REQUIRED WORK:
Among the entries that follow, find the lines containing the string "repeat" and copy them.

ENTRIES PROVIDED:
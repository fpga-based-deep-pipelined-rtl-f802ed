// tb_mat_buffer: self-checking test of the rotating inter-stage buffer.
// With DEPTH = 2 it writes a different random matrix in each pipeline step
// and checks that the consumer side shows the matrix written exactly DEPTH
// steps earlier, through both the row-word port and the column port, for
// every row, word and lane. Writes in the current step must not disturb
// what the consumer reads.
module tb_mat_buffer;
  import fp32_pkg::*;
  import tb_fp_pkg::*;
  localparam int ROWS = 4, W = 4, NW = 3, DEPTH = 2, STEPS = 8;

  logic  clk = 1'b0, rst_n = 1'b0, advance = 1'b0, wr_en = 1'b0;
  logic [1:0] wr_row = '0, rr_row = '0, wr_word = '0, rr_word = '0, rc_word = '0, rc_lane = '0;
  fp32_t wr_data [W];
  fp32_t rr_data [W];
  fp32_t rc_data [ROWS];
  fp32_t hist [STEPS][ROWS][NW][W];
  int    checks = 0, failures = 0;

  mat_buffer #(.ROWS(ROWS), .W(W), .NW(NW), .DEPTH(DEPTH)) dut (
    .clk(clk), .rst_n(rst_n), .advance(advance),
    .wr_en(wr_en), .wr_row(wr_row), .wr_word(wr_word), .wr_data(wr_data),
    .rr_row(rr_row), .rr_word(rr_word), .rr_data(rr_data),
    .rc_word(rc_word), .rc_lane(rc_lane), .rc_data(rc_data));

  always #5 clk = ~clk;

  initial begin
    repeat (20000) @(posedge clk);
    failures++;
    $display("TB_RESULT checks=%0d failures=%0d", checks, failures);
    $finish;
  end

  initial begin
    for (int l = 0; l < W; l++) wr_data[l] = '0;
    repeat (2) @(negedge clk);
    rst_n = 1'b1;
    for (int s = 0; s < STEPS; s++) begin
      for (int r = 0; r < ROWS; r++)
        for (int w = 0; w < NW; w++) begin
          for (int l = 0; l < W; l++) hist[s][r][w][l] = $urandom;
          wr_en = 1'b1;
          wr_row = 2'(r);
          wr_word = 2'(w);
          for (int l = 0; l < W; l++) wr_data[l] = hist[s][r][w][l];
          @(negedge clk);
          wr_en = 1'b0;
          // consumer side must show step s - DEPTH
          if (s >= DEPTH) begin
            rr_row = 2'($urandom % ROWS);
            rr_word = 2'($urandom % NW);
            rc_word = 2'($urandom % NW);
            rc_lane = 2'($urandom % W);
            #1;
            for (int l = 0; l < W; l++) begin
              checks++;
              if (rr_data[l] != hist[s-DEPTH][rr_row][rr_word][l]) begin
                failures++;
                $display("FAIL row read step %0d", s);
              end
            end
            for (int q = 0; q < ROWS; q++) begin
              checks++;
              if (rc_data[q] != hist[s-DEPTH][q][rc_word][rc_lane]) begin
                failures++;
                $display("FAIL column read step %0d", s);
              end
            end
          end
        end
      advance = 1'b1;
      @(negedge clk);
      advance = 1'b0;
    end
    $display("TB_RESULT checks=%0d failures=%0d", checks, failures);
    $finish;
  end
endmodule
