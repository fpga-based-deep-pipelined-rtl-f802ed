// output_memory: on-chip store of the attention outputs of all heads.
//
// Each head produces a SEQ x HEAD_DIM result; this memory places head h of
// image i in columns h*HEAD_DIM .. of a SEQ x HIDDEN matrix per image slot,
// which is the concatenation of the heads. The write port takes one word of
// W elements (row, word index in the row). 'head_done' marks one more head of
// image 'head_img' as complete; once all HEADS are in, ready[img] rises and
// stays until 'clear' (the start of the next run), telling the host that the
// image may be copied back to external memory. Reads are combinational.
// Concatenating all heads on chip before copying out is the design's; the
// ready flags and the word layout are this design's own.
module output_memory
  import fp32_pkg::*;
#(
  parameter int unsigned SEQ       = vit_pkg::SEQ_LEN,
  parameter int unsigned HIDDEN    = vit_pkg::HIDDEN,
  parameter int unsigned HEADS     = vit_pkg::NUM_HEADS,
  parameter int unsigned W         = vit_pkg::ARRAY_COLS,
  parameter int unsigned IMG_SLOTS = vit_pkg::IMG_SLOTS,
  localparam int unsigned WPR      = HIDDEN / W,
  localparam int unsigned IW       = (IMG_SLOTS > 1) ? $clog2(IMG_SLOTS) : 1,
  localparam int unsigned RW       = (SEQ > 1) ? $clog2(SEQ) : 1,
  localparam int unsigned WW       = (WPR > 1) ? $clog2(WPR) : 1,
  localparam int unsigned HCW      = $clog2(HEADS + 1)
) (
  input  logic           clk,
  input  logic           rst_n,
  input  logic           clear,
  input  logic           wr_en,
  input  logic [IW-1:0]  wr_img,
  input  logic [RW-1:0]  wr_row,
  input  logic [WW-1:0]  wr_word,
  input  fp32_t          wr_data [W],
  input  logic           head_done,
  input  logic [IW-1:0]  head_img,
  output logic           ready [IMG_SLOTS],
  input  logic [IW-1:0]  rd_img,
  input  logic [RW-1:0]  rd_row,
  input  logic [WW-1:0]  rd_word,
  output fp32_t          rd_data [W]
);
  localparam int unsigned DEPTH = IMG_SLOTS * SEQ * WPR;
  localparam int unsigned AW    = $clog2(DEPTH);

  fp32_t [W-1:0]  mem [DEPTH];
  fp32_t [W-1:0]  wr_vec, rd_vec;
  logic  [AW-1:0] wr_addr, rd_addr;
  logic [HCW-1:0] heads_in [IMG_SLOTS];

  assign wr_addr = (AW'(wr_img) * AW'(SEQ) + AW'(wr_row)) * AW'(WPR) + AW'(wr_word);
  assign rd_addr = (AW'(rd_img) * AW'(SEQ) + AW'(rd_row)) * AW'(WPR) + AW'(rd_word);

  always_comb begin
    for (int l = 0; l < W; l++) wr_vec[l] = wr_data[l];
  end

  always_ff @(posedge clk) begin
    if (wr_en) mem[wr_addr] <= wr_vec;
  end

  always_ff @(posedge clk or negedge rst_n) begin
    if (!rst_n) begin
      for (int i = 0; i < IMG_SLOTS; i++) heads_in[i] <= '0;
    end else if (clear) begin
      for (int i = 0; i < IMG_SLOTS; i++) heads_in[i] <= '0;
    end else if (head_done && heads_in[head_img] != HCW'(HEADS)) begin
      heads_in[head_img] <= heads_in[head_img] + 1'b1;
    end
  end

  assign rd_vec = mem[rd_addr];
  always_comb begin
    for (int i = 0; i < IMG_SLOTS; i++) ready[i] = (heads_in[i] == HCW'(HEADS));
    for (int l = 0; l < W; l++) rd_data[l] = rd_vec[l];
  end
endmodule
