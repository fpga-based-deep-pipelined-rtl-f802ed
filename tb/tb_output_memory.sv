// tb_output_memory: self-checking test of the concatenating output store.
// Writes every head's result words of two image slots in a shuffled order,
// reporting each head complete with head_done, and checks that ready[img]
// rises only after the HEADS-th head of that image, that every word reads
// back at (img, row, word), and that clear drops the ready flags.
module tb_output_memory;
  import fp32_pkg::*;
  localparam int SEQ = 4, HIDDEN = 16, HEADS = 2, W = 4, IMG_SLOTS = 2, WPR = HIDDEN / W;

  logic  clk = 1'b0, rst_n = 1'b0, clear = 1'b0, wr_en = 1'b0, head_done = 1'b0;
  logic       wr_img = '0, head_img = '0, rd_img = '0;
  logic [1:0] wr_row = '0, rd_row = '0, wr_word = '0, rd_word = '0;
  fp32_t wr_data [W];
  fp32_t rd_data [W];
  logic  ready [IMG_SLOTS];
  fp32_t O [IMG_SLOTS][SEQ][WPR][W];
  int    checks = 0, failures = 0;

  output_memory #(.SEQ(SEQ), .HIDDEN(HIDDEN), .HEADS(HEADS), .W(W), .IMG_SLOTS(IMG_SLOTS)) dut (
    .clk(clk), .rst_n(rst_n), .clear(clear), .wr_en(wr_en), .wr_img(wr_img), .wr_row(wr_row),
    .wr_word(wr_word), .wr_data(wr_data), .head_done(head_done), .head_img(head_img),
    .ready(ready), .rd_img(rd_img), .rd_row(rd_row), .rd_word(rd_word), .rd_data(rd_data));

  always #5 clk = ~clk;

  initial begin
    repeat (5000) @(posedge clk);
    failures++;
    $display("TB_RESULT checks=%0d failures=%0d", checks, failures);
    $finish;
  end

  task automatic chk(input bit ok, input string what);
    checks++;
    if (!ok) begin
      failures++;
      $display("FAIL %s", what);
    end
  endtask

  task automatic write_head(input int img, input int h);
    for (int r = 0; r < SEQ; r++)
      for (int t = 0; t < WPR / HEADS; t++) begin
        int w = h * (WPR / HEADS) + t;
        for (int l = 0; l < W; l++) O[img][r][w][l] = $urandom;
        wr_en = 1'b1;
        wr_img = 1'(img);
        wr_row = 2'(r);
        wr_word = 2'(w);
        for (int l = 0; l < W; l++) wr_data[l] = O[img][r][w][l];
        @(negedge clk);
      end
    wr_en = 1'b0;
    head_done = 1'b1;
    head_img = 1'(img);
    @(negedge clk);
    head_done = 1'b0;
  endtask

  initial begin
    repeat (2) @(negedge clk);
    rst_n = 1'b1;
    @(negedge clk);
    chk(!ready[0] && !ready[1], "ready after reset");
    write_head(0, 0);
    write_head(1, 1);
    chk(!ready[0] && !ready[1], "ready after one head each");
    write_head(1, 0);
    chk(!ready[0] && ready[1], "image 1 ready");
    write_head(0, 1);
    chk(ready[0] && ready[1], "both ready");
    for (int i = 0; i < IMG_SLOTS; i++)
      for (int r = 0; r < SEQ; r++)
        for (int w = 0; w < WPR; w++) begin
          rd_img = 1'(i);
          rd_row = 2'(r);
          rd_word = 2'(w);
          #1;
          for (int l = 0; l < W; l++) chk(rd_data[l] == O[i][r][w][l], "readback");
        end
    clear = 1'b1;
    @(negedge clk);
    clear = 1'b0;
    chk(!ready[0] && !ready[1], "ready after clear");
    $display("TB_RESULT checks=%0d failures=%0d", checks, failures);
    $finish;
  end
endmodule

ANSWER SECTION:
    repeat (20000) @(posedge clk);
    repeat (2) @(negedge clk);
    repeat (5000) @(posedge clk);
    repeat (2) @(negedge clk);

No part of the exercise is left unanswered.